_Exercise description_
Without skipping or changing anything, print all the entries.

_Exercise input_

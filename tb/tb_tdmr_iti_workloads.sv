// Workload testbench: the three ITI levels [1.0 0.25], [1.0 0.5] and
// [1.0 1.0] with both coding approaches and with the uncoded scheme, one full
// sector (8 x 4096) each, through the top with a read channel model that adds
// noise of roughly Gaussian shape (sum of four uniform draws, standard
// deviation 4 LSB, i.e. 0.25 of the unit amplitude). It reports the bit error
// rate of every run. Checks: every sector completes with all its columns, the
// coded bit error rate stays below 1 percent (uncoded below 10 percent), and
// at every ITI level both coded approaches do no worse than uncoded (the
// noiseless case is covered by tb_tdmr_spc_codec).
module tb_tdmr_iti_workloads;
  import tdmr_pkg::*;
  localparam int NT = 8, NB = 4096, L = NB * 3 / 4, ND = 6, NR = NT + 1;
  logic clk = 0, rst_n = 0;
  logic enc_start, enc_in_valid, enc_in_ready, enc_in_bit, enc_out_valid, enc_out_ready;
  logic enc_out_bit, enc_done, enc_busy;
  scheme_e enc_scheme, dec_scheme;
  logic [3:0] enc_out_track;
  logic [12:0] enc_out_pos;
  logic dec_start, dec_in_valid, dec_in_ready, dec_out_valid, dec_done, dec_busy;
  logic [6:0] dec_iti_main, dec_iti_side;
  logic signed [11:0][9:0] dec_eq_coef;
  logic signed [7:0] dec_in_sample;
  logic [12:0] dec_out_col;
  logic [NT-1:0] dec_out_bits;
  int checks = 0, failures = 0;
  bit user [$];
  bit sect [NT][NB];

  tdmr_spc_codec dut (.*);

  always #5 clk = ~clk;

  initial begin
    #200000000;
    failures++;
    $display("TB_RESULT checks=%0d failures=%0d", checks, failures);
    $finish;
  end

  function automatic int noise();
    int n = 0;
    for (int k = 0; k < 4; k++) n += int'($urandom % 7) - 3;
    return n;
  endfunction

  // read channel: reader r sees track r (main) and track r-1 (side)
  function automatic real level(int t, int i);
    if (t < 0 || t >= NT || i < 0) return -1.0;
    return sect[t][i] ? 1.0 : -1.0;
  endfunction

  function automatic int sample(int r, int i, real wm, real ws);
    real taps [4] = '{0.4, 1.0, 1.0, 0.4};
    real y = 0.0;
    int q;
    for (int k = 0; k < 4; k++) y += taps[k] * (wm * level(r, i - k) + ws * level(r - 1, i - k));
    q = $rtoi(y * 16.0 + (y >= 0 ? 0.5 : -0.5)) + noise();
    if (q > 127) q = 127;
    if (q < -128) q = -128;
    return q;
  endfunction

  task automatic run(input scheme_e s, input real ws, output real ber);
    int nuser, sent = 0, got = 0, cyc = 0, r, i, nout = 0, ncols, nbits = 0, nerr = 0;
    nuser = (s == SCHEME_ALONG) ? NT * (L * 3 / 4) : (s == SCHEME_ACROSS) ? ND * L : NT * NB;
    user.delete();
    for (int k = 0; k < nuser; k++) user.push_back(1'($urandom));
    // ---- write side
    @(negedge clk);
    enc_start = 1; enc_scheme = s;
    @(negedge clk);
    enc_start = 0;
    while (!enc_done && cyc < 1000000) begin
      enc_in_valid  = (sent < nuser);
      enc_in_bit    = (sent < nuser) ? user[sent] : 1'b0;
      enc_out_ready = ($urandom % 16 != 0);
      #1;
      if (enc_out_valid && enc_out_ready) begin
        sect[3'(enc_out_track)][12'(enc_out_pos)] = enc_out_bit;
        got++;
      end
      if (enc_in_valid && enc_in_ready) sent++;
      @(negedge clk);
      cyc++;
    end
    enc_in_valid = 0; enc_out_ready = 0;
    checks++;
    if (got != NT * NB) begin failures++; $display("encoder gave %0d bits", got); end
    // ---- read side
    dec_start = 1; dec_scheme = s;
    dec_iti_main = 7'd64; dec_iti_side = (ws >= 1.0) ? 7'd64 : 7'($rtoi(ws * 64.0));
    @(negedge clk);
    dec_start = 0;
    r = 0; i = 0; cyc = 0;
    ncols = (s == SCHEME_ALONG) ? L * 3 / 4 : (s == SCHEME_ACROSS) ? L : NB;
    while (!dec_done && cyc < 2000000) begin
      dec_in_valid  = (r < NR);
      dec_in_sample = (r < NR) ? 8'(sample(r, i, 1.0, ws)) : '0;
      #1;
      if (dec_in_valid && dec_in_ready) begin
        i++;
        if (i == NB) begin i = 0; r++; end
      end
      if (dec_out_valid) begin
        for (int t = 0; t < ((s == SCHEME_ACROSS) ? ND : NT); t++) begin
          int idx;
          bit e;
          idx = t * ncols + int'(dec_out_col);
          e = user[idx];
          nbits++;
          if (dec_out_bits[t] !== e) nerr++;
        end
        nout++;
      end
      @(negedge clk);
      cyc++;
    end
    dec_in_valid = 0;
    checks++;
    if (nout != ncols) begin failures++; $display("decoder gave %0d columns", nout); end
    checks++;
    if (nerr * ((s == SCHEME_UNCODED) ? 10 : 100) >= nbits) failures++;
    ber = real'(nerr) / real'(nbits);
    $display("scheme %0d, ITI [1.0 %0.2f]: %0d errors in %0d bits, BER %e", s, ws, nerr, nbits,
             real'(nerr) / real'(nbits));
  endtask

  real iti [3] = '{0.25, 0.5, 1.0};
  real ber [3][3];

  initial begin
    enc_start = 0; enc_in_valid = 0; enc_in_bit = 0; enc_out_ready = 0; enc_scheme = SCHEME_ALONG;
    dec_start = 0; dec_in_valid = 0; dec_in_sample = 0; dec_scheme = SCHEME_ALONG;
    dec_iti_main = 7'd64; dec_iti_side = 7'd32;
    dec_eq_coef = '0;
    dec_eq_coef[0] = 10'sd128;     // identity equalizer: samples already at the target
    repeat (3) @(posedge clk);
    rst_n = 1;
    foreach (iti[k])
      for (int s = 0; s < 3; s++) run(scheme_e'(s), iti[k], ber[k][s]);
    foreach (iti[k]) begin
      checks++;
      if (ber[k][0] > ber[k][2] || ber[k][1] > ber[k][2]) begin
        failures++;
        $display("ITI [1.0 %0.2f]: a coded scheme is worse than uncoded", iti[k]);
      end
    end
    $display("TB_RESULT checks=%0d failures=%0d", checks, failures);
    $finish;
  end
endmodule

_Answer for the task_
filename tb/tb_tdmr_iti_workloads.sv
// Workload testbench: the three ITI levels [1.0 0.25], [1.0 0.5] and
// [1.0 1.0] with both coding approaches and with the uncoded scheme, one full
// sector (8 x 4096) each, through the top with a read channel model that adds
// noise of roughly Gaussian shape (sum of four uniform draws, standard
// deviation 4 LSB, i.e. 0.25 of the unit amplitude). It reports the bit error
// rate of every run. Checks: every sector completes with all its columns, the
// coded bit error rate stays below 1 percent (uncoded below 10 percent), and
// at every ITI level both coded approaches do no worse than uncoded (the
// noiseless case is covered by tb_tdmr_spc_codec).
module tb_tdmr_iti_workloads;
  import tdmr_pkg::*;
  localparam int NT = 8, NB = 4096, L = NB * 3 / 4, ND = 6, NR = NT + 1;
  logic clk = 0, rst_n = 0;
  logic enc_start, enc_in_valid, enc_in_ready, enc_in_bit, enc_out_valid, enc_out_ready;
  logic enc_out_bit, enc_done, enc_busy;
  scheme_e enc_scheme, dec_scheme;
  logic [3:0] enc_out_track;
  logic [12:0] enc_out_pos;
  logic dec_start, dec_in_valid, dec_in_ready, dec_out_valid, dec_done, dec_busy;
  logic [6:0] dec_iti_main, dec_iti_side;
  logic signed [11:0][9:0] dec_eq_coef;
  logic signed [7:0] dec_in_sample;
  logic [12:0] dec_out_col;
  logic [NT-1:0] dec_out_bits;
  int checks = 0, failures = 0;
  bit user [$];
  bit sect [NT][NB];

  tdmr_spc_codec dut (.*);

  always #5 clk = ~clk;

  initial begin
    #200000000;
    failures++;
    $display("TB_RESULT checks=%0d failures=%0d", checks, failures);
    $finish;
  end

  function automatic int noise();
    int n = 0;
    for (int k = 0; k < 4; k++) n += int'($urandom % 7) - 3;
    return n;
  endfunction

  // read channel: reader r sees track r (main) and track r-1 (side)
  function automatic real level(int t, int i);
    if (t < 0 || t >= NT || i < 0) return -1.0;
    return sect[t][i] ? 1.0 : -1.0;
  endfunction

  function automatic int sample(int r, int i, real wm, real ws);
    real taps [4] = '{0.4, 1.0, 1.0, 0.4};
    real y = 0.0;
    int q;
    for (int k = 0; k < 4; k++) y += taps[k] * (wm * level(r, i - k) + ws * level(r - 1, i - k));
    q = $rtoi(y * 16.0 + (y >= 0 ? 0.5 : -0.5)) + noise();
    if (q > 127) q = 127;
    if (q < -128) q = -128;
    return q;
  endfunction

  task automatic run(input scheme_e s, input real ws, output real ber);
    int nuser, sent = 0, got = 0, cyc = 0, r, i, nout = 0, ncols, nbits = 0, nerr = 0;
    nuser = (s == SCHEME_ALONG) ? NT * (L * 3 / 4) : (s == SCHEME_ACROSS) ? ND * L : NT * NB;
    user.delete();
    for (int k = 0; k < nuser; k++) user.push_back(1'($urandom));
    // ---- write side
    @(negedge clk);
    enc_start = 1; enc_scheme = s;
    @(negedge clk);
    enc_start = 0;
    while (!enc_done && cyc < 1000000) begin
      enc_in_valid  = (sent < nuser);
      enc_in_bit    = (sent < nuser) ? user[sent] : 1'b0;
      enc_out_ready = ($urandom % 16 != 0);
      #1;
      if (enc_out_valid && enc_out_ready) begin
        sect[3'(enc_out_track)][12'(enc_out_pos)] = enc_out_bit;
        got++;
      end
      if (enc_in_valid && enc_in_ready) sent++;
      @(negedge clk);
      cyc++;
    end
    enc_in_valid = 0; enc_out_ready = 0;
    checks++;
    if (got != NT * NB) begin failures++; $display("encoder gave %0d bits", got); end
    // ---- read side
    dec_start = 1; dec_scheme = s;
    dec_iti_main = 7'd64; dec_iti_side = (ws >= 1.0) ? 7'd64 : 7'($rtoi(ws * 64.0));
    @(negedge clk);
    dec_start = 0;
    r = 0; i = 0; cyc = 0;
    ncols = (s == SCHEME_ALONG) ? L * 3 / 4 : (s == SCHEME_ACROSS) ? L : NB;
    while (!dec_done && cyc < 2000000) begin
      dec_in_valid  = (r < NR);
      dec_in_sample = (r < NR) ? 8'(sample(r, i, 1.0, ws)) : '0;
      #1;
      if (dec_in_valid && dec_in_ready) begin
        i++;
        if (i == NB) begin i = 0; r++; end
      end
      if (dec_out_valid) begin
        for (int t = 0; t < ((s == SCHEME_ACROSS) ? ND : NT); t++) begin
          int idx;
          bit e;
          idx = t * ncols + int'(dec_out_col);
          e = user[idx];
          nbits++;
          if (dec_out_bits[t] !== e) nerr++;
        end
        nout++;
      end
      @(negedge clk);
      cyc++;
    end
    dec_in_valid = 0;
    checks++;
    if (nout != ncols) begin failures++; $display("decoder gave %0d columns", nout); end
    checks++;
    if (nerr * ((s == SCHEME_UNCODED) ? 10 : 100) >= nbits) failures++;
    ber = real'(nerr) / real'(nbits);
    $display("scheme %0d, ITI [1.0 %0.2f]: %0d errors in %0d bits, BER %e", s, ws, nerr, nbits,
             real'(nerr) / real'(nbits));
  endtask

  real iti [3] = '{0.25, 0.5, 1.0};
  real ber [3][3];

  initial begin
    enc_start = 0; enc_in_valid = 0; enc_in_bit = 0; enc_out_ready = 0; enc_scheme = SCHEME_ALONG;
    dec_start = 0; dec_in_valid = 0; dec_in_sample = 0; dec_scheme = SCHEME_ALONG;
    dec_iti_main = 7'd64; dec_iti_side = 7'd32;
    dec_eq_coef = '0;
    dec_eq_coef[0] = 10'sd128;     // identity equalizer: samples already at the target
    repeat (3) @(posedge clk);
    rst_n = 1;
    foreach (iti[k])
      for (int s = 0; s < 3; s++) run(scheme_e'(s), iti[k], ber[k][s]);
    foreach (iti[k]) begin
      checks++;
      if (ber[k][0] > ber[k][2] || ber[k][1] > ber[k][2]) begin
        failures++;
        $display("ITI [1.0 %0.2f]: a coded scheme is worse than uncoded", iti[k]);
      end
    end
    $display("TB_RESULT checks=%0d failures=%0d", checks, failures);
    $finish;
  end
endmodule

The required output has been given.